Давно уже на Помпея не накатывал приступ ярости. То, что наблюдал Луций Марций Филипп, было зрелищем незабываемым.
Помпей рвал на себе волосы, царапал до крови щеки и шею, тело его покрылось синяками в тех местах, которыми он бился о пол и стены. Слезы текли ручьями. Он буквально крошил мебель и предметы искусства. Его вопли грозили сорвать крышу. Муция Терция, прибежавшая на крики посмотреть, что случилось, взглянула и тут же скрылась. Но Филипп сидел, с восхищением наблюдая все это, пока не прибыл Варрон.
– О Юпитер! – прошептал Варрон.
– Поразительно, правда? – заметил Филипп. – Сейчас-то он уже немного успокоился. Ты должен был видеть его несколько минут назад. Кошмар.
– Я видел такое прежде, – сказал Варрон, обходя фигуру, распростертую на черно-белых мраморных плитах пола, чтобы присоединиться к Филиппу на его ложе. – Конечно, это все известия о Крассе.
– Да. И когда же ты наблюдал его в таком состоянии?
– Когда он не мог провести своих слонов через триумфальные ворота, – ответил Варрон очень тихо, чтобы лежащий на спине Помпей не услышал. Он никогда не знал, сколько было притворства в таких вспышках Помпея, а сколько настоящей муки, которая заглушала для него все происходящее вокруг. – И еще – когда Каррина прорвался сквозь осаду у Сполетия. Он не выносит, когда рушатся его планы.
– Бык боднул обоими рогами, – меланхолично заметил Филипп.
– У этого быка, – резко сказал Варрон, – сейчас три рога, и третий – так говорят женщины! – самый большой.
– А-а! Тогда у него есть имя.
– Гай Юлий Цезарь.
Помпей мгновенно сел, одежда разорвана, голова и лицо кровоточат.
– Я все слышал! При чем тут Цезарь?
– Он продумал кампанию Красса. Это его идея – как завоевать огромную популярность, – объяснил Варрон.

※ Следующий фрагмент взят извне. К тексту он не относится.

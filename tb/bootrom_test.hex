00000297
02028293
30529073
1a0002b7
deadbeef
0badf00d
12345678
a5a5a5a5
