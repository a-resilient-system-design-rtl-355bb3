// Behavioural model of an SD card in SD bus mode, for testbenches only.
//
// Samples CMD and DAT at rising SD-clock edges and drives them after falling
// edges. Understands the commands used to bring a card up and move single
// blocks: CMD0, CMD2, CMD3, CMD7 (with a short busy), CMD8, CMD16, CMD17,
// CMD24, CMD55, ACMD6 and ACMD41 (reports busy for BUSY_ROUNDS polls).
// Commands with a bad CRC7 are ignored and counted; CMD17/CMD24 before the
// card was selected with CMD7 get no answer. Data blocks carry CRC16
// per line; a write block with a bad CRC is refused with status '101'.
// Contents: BLOCKS blocks of 512 bytes; byte k initially holds pattern(k).
module sd_card_model #(
  parameter int unsigned BLOCKS      = 64,
  parameter bit          HC          = 1'b1,   // high capacity: block addressing
  parameter int unsigned BUSY_ROUNDS = 2,
  parameter int unsigned NAC         = 4       // clocks from response to data
) (
  input  logic       sd_clk,
  input  logic       cmd_line,     // resolved CMD line
  output logic       cmd_o,
  output logic       cmd_oe,
  input  logic [3:0] dat_line,     // resolved DAT lines
  output logic [3:0] dat_o,
  output logic       dat_oe
);
  import sd_pkg::*;

  logic [7:0] mem [BLOCKS*512];
  int unsigned n_cmd, n_bad_crc, n_reads, n_writes, n_acmd41;
  bit          bus4, app;
  logic [15:0] rca;
  bit          enabled = 1'b1;    // a disabled card never answers
  bit          selected;          // set by CMD7, cleared by CMD0

  function automatic logic [7:0] pattern(input int unsigned k);
    return 8'((k * 7 + 3) ^ (k >> 8));
  endfunction

  initial begin
    for (int unsigned k = 0; k < BLOCKS * 512; k++) mem[k] = pattern(k);
    cmd_o = 1'b1; cmd_oe = 1'b0; dat_o = 4'hF; dat_oe = 1'b0;
    bus4 = 0; app = 0; rca = 16'h1234; selected = 0;
    n_cmd = 0; n_bad_crc = 0; n_reads = 0; n_writes = 0; n_acmd41 = 0;
  end

  task automatic send_cmd_bits(input logic [135:0] bits, input int n);
    for (int i = n - 1; i >= 0; i--) begin
      @(negedge sd_clk);
      cmd_oe = 1'b1;
      cmd_o  = bits[i];
    end
    @(negedge sd_clk);
    cmd_oe = 1'b0;
    cmd_o  = 1'b1;
  endtask

  task automatic respond48(input logic [5:0] idx, input logic [31:0] pay, input bit crc_ones);
    logic [39:0] h;
    logic [6:0]  c;
    h = {2'b00, idx, pay};
    c = crc_ones ? 7'h7F : crc7_40(h);
    repeat (2) @(negedge sd_clk);
    send_cmd_bits({88'd0, h, c, 1'b1}, 48);
  endtask

  task automatic send_block(input int unsigned base);
    logic [15:0] crc [4];
    int w;
    w = bus4 ? 4 : 1;
    for (int j = 0; j < 4; j++) crc[j] = '0;
    repeat (NAC) @(negedge sd_clk);
    @(negedge sd_clk); dat_oe = 1'b1; dat_o = 4'h0;                 // start bit
    for (int n = 0; n < 4096; n += w) begin
      logic [3:0] v;
      v = 4'hF;
      for (int j = 0; j < w; j++) begin
        int b;
        b = n + (w - 1 - j);
        v[j] = mem[base + b / 8][7 - b % 8];
        crc[j] = crc16_bit(crc[j], v[j]);
      end
      @(negedge sd_clk); dat_o = v;
    end
    for (int k = 15; k >= 0; k--) begin
      logic [3:0] v;
      v = 4'hF;
      for (int j = 0; j < w; j++) v[j] = crc[j][k];
      @(negedge sd_clk); dat_o = v;
    end
    @(negedge sd_clk); dat_o = 4'hF;                                // end bit
    @(negedge sd_clk); dat_oe = 1'b0;
  endtask

  task automatic recv_block(input int unsigned base);
    logic [15:0] crc [4];
    logic [15:0] rc [4];
    logic [7:0]  blk [512];
    bit ok;
    int w;
    w = bus4 ? 4 : 1;
    for (int j = 0; j < 4; j++) begin crc[j] = '0; rc[j] = '0; end
    do @(posedge sd_clk); while (dat_line[0] !== 1'b0);          // start bit
    for (int n = 0; n < 4096; n += w) begin
      @(posedge sd_clk);
      for (int j = 0; j < w; j++) begin
        int b;
        b = n + (w - 1 - j);
        blk[b / 8][7 - b % 8] = dat_line[j];
        crc[j] = crc16_bit(crc[j], dat_line[j]);
      end
    end
    for (int k = 0; k < 16; k++) begin
      @(posedge sd_clk);
      for (int j = 0; j < w; j++) rc[j] = {rc[j][14:0], dat_line[j]};
    end
    @(posedge sd_clk);                                              // end bit
    ok = 1;
    for (int j = 0; j < w; j++) if (rc[j] != crc[j]) ok = 0;
    if (ok) begin
      for (int k = 0; k < 512; k++) mem[base + k] = blk[k];
      n_writes++;
    end
    repeat (2) @(negedge sd_clk);
    dat_oe = 1'b1;
    begin
      logic [4:0] tok;
      tok = ok ? 5'b0_010_1 : 5'b0_101_1;
      for (int i = 4; i >= 0; i--) begin dat_o = {3'b111, tok[i]}; @(negedge sd_clk); end
    end
    dat_o = 4'hE;                                                   // busy
    repeat (8) @(negedge sd_clk);
    dat_o = 4'hF;
    @(negedge sd_clk); dat_oe = 1'b0;
  endtask

  initial begin : serve
    logic [47:0] c;
    forever begin
      @(posedge sd_clk);
      if (cmd_line === 1'b0 && !cmd_oe) begin
        c = '0;
        for (int i = 1; i < 48; i++) begin
          @(posedge sd_clk);
          c = {c[46:0], cmd_line};
        end
        // c[46:0] holds bits 46..0 of the frame; bit 47 was the start bit 0.
        if (crc7_40({1'b0, c[46:8]}) != c[7:1]) begin
          n_bad_crc++;
        end else if (enabled) begin
          logic [5:0]  idx;
          logic [31:0] arg;
          bit          was_app;
          idx = c[45:40];
          arg = c[39:8];
          was_app = app;
          app = 0;
          n_cmd++;
          if (was_app && idx == 6'd41) begin
            n_acmd41++;
            respond48(6'h3F, {n_acmd41 > BUSY_ROUNDS, HC && arg[30], 6'd0, 24'hFF8000}, 1);
          end else if (was_app && idx == 6'd6) begin
            bus4 = (arg[1:0] == 2'b10);
            respond48(idx, 32'h0000_0920, 0);
          end else if ((idx == 6'd17 || idx == 6'd24) && !selected) begin
            // not in transfer state: an illegal command gets no answer
          end else begin
            unique case (idx)
              6'd0:  begin bus4 = 0; n_acmd41 = 0; selected = 0; end
              6'd8:  respond48(idx, {20'd0, arg[11:0]}, 0);
              6'd55: begin app = 1; respond48(idx, 32'h0000_0120, 0); end
              6'd2: begin
                logic [127:0] cid;
                cid = {120'h03_5344_5344_3136_4780_1234_5678_01, 8'h01};
                repeat (2) @(negedge sd_clk);
                send_cmd_bits({8'h3F, cid}, 136);
              end
              6'd3:  respond48(idx, {rca, 16'h0500}, 0);
              6'd7: begin
                selected = 1;
                respond48(idx, 32'h0000_0700, 0);
                dat_oe = 1'b1; dat_o = 4'hE;
                repeat (4) @(negedge sd_clk);
                dat_o = 4'hF; @(negedge sd_clk); dat_oe = 1'b0;
              end
              6'd16: respond48(idx, 32'h0000_0900, 0);
              6'd17: begin
                int unsigned a;
                a = HC ? arg * 512 : arg;
                respond48(idx, 32'h0000_0900, 0);
                n_reads++;
                send_block(a % (BLOCKS * 512));
              end
              6'd24: begin
                int unsigned a;
                a = HC ? arg * 512 : arg;
                respond48(idx, 32'h0000_0900, 0);
                recv_block(a % (BLOCKS * 512));
              end
              default: respond48(idx, 32'h0000_0004, 0);   // illegal command
            endcase
          end
        end
      end
    end
  end
endmodule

– Кто тебе сообщил? – Помпей легко поднялся и принял предложенный Филиппом носовой платок.
– Паликан.
– Он знает. Он был одним из ручных трибунов Цезаря, – добавил Филипп и поморщился, когда Помпей громко высморкался.
– Цезарь в большой дружбе с Крассом, – объявил Помпей голосом, приглушенным носовым платком. Высморкавшись, он бросил платок отпрянувшему Филиппу. – В прошлом году он вел все переговоры от имени Красса. И предложил восстановить права плебейского трибуната.
При этом он метнул грозный взгляд на Филиппа, который до этого не додумался.
– Я очень высоко ценю способности Цезаря, – молвил Варрон.
– Красс тоже высоко их ценит, как и я. – Помпей все еще был раздражен. – Ну по крайней мере, я знаю, кому служит Цезарь!
– Цезарь служит Цезарю, – сказал Филипп. – И ты никогда не должен забывать об этом. Но если ты умный человек, Магн, ты будешь держать Цезаря на поводу, несмотря на его дружбу с Крассом. Цезарь тебе может понадобиться, особенно после моей смерти, а она уже не за горами. Я слишком толст, чтобы дожить до семидесяти. Даже Лукулл опасается Цезаря! Мне на ум приходит еще только один человек, которого боялся Лукулл. Сулла. Присмотрись внимательнее к Цезарю. Это новый Сулла!
– Если ты говоришь, что я должен держать Цезаря на поводу, я так и сделаю, – загадочно произнес Помпей. – Но я долго не забуду, что он испортил год моего консульства!
Между концом Помпеевых победных игр (которые прошли с большим успехом, главным образом благодаря тому, что вкусы Помпея относительно театра и цирка совпадали со вкусами толпы) и началом Римских игр были сентябрьские календы. А в сентябрьские календы всегда созывалось совещание сената. Эта сессия традиционно была очень важной. Луций Аврелий Котта огласил результаты своей работы.
– Отцы, внесенные в списки, я выполнил работу, которую вы поручили мне в начале этого года, – заговорил Луций Котта с курульного возвышения. – И надеюсь, что вы ее одобрите. Прежде чем обратиться к деталям, я кратко изложу то, что намерен просить вас рекомендовать в качестве законопроекта.
В руках у него не было никаких записей. И у секретаря городского претора, казалось, тоже их не было. Поскольку день выдался очень жаркий (стояла середина лета), сенаторы облегченно вздохнули. Он не собирается сильно затягивать собрание. Да он и не любил этого. Из трех братьев Луций был младшим и самым умным.